TASK TO COMPLETE: Please quote exactly the lines below from the line containing "n_step2 += $countones(step2_on);" to the line containing "if (err[i] && i == P", both lines included, and nothing else.

(Beginning of LISTED ENTRIES)

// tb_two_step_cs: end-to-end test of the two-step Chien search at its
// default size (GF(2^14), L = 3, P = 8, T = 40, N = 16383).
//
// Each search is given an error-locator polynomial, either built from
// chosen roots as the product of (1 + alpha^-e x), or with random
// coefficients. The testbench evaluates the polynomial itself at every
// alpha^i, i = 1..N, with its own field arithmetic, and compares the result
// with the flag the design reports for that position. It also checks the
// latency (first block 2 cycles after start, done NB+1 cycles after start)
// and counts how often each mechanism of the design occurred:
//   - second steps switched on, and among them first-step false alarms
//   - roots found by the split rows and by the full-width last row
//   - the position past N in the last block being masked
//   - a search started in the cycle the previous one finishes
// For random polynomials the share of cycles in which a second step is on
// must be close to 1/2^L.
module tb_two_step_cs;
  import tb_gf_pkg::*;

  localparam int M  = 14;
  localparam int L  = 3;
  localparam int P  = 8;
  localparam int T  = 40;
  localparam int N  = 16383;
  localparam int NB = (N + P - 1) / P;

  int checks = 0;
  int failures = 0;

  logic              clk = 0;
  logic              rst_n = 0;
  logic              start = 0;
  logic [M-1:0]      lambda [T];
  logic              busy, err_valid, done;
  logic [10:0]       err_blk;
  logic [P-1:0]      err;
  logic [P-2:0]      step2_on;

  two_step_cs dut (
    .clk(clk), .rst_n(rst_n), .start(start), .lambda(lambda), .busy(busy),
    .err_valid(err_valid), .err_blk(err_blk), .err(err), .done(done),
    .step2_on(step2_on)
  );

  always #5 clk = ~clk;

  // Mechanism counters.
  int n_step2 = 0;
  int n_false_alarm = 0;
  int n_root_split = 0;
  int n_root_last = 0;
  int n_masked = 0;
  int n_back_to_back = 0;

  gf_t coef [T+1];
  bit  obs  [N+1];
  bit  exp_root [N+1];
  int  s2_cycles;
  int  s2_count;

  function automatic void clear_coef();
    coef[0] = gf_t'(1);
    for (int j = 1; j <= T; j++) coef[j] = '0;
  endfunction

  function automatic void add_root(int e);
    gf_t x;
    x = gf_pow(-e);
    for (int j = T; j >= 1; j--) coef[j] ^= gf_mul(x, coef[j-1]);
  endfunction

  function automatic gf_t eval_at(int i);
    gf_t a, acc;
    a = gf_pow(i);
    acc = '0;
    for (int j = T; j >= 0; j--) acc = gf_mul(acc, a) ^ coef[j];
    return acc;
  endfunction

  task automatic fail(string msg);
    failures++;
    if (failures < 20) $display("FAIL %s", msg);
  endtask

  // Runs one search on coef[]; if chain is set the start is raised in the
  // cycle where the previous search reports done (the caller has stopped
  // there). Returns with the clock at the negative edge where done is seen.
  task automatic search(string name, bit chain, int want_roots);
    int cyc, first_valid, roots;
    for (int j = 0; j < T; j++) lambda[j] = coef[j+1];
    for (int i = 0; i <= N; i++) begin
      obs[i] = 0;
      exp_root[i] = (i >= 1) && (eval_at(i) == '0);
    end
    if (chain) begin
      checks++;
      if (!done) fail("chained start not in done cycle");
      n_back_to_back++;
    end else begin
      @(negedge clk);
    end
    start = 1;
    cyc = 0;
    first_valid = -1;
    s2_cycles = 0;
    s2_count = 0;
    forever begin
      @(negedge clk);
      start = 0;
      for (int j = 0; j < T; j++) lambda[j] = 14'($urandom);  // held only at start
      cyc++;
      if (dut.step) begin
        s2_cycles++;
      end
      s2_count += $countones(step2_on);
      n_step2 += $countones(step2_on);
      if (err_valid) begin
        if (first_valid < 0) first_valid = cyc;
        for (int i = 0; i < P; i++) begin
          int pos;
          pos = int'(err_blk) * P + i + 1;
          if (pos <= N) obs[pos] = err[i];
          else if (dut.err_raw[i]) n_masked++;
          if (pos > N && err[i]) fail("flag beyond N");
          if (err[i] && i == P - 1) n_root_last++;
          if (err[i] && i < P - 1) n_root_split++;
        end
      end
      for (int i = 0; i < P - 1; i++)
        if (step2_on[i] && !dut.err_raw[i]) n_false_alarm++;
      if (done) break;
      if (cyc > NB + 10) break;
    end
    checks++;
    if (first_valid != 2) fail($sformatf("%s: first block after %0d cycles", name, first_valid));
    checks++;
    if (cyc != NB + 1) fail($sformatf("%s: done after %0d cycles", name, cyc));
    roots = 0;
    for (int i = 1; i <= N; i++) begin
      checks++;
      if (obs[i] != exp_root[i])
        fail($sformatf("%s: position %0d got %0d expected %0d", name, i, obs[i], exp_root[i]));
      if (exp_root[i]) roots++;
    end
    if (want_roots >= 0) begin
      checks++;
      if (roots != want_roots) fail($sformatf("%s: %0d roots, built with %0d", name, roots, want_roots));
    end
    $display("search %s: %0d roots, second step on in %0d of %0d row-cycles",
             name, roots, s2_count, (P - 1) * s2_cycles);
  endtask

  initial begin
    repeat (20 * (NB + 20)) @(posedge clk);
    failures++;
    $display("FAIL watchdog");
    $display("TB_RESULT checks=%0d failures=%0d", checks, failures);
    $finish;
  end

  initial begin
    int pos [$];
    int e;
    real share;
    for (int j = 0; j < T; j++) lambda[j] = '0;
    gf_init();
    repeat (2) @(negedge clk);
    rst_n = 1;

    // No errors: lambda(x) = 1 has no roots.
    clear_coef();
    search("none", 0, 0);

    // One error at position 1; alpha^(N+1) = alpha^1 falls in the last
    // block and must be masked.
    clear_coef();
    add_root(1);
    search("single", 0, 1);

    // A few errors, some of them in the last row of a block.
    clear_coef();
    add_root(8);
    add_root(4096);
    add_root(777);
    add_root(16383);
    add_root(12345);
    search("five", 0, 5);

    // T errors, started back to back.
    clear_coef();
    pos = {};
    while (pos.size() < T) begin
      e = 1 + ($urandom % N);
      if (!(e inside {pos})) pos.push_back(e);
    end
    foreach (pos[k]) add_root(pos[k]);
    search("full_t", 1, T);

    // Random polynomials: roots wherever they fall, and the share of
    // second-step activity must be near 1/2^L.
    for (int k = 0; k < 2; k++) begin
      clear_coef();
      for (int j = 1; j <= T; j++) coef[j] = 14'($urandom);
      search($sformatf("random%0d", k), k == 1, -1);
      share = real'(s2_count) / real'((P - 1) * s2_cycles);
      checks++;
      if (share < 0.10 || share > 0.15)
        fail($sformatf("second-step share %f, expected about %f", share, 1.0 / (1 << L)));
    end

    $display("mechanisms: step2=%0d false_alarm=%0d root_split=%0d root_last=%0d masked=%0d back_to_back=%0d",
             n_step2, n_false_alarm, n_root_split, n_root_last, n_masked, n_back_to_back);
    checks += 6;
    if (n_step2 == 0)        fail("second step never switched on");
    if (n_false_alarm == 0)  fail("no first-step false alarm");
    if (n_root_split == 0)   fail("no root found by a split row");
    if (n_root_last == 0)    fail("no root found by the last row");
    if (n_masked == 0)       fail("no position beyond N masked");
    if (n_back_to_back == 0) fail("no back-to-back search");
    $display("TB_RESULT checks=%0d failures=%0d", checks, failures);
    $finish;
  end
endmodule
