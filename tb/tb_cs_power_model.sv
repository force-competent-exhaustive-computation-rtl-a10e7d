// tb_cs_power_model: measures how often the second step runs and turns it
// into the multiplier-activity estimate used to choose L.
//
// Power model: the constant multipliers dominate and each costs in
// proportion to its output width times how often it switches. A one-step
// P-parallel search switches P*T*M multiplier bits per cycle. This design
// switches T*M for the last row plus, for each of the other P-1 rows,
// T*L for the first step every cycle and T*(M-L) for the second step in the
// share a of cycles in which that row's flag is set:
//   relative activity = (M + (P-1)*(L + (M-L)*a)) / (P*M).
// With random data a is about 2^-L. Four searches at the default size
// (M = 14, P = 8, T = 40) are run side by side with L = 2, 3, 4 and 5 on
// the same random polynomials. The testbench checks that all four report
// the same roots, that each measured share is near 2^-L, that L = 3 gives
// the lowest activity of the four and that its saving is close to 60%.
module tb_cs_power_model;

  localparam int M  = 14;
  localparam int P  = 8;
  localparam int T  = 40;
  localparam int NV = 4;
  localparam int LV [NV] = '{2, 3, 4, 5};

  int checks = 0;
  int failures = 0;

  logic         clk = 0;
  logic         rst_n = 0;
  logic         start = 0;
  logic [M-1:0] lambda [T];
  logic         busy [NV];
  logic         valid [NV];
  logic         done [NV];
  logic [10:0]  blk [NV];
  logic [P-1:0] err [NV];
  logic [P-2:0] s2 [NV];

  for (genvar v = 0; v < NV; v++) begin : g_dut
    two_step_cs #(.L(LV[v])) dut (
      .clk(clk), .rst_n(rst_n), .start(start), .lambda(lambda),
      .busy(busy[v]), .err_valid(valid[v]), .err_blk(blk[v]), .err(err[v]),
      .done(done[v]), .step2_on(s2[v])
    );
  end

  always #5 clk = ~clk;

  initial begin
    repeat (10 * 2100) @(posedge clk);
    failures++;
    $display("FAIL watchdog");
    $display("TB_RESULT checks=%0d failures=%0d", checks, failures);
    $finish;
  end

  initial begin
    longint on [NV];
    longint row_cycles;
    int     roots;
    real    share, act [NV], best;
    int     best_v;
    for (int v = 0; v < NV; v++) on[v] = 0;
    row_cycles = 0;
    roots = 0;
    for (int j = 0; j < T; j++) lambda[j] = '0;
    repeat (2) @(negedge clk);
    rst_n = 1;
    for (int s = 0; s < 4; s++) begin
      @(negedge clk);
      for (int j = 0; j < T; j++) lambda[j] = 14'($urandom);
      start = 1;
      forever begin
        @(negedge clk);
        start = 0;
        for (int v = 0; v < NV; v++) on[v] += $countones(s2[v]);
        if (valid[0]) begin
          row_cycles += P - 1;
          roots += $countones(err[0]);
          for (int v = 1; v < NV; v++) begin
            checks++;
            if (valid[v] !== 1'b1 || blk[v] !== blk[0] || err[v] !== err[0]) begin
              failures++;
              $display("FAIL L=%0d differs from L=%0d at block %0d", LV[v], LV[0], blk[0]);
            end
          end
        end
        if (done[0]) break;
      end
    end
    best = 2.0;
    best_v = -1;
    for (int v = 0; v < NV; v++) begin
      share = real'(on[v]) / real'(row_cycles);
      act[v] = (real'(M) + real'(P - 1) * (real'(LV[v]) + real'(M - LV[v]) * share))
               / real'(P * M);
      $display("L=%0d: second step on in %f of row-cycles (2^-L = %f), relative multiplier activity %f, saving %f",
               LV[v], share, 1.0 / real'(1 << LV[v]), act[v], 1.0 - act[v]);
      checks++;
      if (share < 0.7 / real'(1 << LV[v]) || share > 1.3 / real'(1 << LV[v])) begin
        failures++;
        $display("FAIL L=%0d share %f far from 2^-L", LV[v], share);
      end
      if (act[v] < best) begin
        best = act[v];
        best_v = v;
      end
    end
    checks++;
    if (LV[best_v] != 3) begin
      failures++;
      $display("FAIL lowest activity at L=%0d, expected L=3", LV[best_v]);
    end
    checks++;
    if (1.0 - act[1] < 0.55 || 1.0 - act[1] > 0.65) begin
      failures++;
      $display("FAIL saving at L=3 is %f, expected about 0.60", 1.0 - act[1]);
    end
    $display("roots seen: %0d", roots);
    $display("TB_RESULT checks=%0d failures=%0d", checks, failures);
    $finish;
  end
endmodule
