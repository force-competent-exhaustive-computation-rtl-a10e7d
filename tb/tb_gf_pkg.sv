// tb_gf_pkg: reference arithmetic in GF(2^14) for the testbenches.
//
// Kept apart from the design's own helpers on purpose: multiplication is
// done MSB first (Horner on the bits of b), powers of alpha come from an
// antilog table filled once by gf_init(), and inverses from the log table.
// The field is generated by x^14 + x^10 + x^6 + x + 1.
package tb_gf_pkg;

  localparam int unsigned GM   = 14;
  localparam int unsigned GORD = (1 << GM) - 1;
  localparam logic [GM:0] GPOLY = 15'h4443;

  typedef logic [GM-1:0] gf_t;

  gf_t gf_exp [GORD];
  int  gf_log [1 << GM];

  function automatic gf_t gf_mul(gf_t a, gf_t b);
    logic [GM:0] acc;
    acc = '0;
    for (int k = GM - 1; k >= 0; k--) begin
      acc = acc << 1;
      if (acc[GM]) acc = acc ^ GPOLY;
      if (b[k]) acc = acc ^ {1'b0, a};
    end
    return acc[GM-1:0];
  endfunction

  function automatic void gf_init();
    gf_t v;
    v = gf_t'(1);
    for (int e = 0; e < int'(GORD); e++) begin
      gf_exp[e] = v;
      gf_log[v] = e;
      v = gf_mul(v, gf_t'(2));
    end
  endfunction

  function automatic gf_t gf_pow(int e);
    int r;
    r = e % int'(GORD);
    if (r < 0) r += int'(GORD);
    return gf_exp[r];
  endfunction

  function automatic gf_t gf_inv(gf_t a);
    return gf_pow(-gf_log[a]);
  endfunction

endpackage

(End of LISTED ENTRIES)

ANSWER FOR THIS EXERCISE:
      n_step2 += $countones(step2_on);
      if (err_valid) begin
        if (first_valid < 0) first_valid = cyc;
        for (int i = 0; i < P; i++) begin
          int pos;
          pos = int'(err_blk) * P + i + 1;
          if (pos <= N) obs[pos] = err[i];
          else if (dut.err_raw[i]) n_masked++;
          if (pos > N && err[i]) fail("flag beyond N");
          if (err[i] && i == P - 1) n_root_last++;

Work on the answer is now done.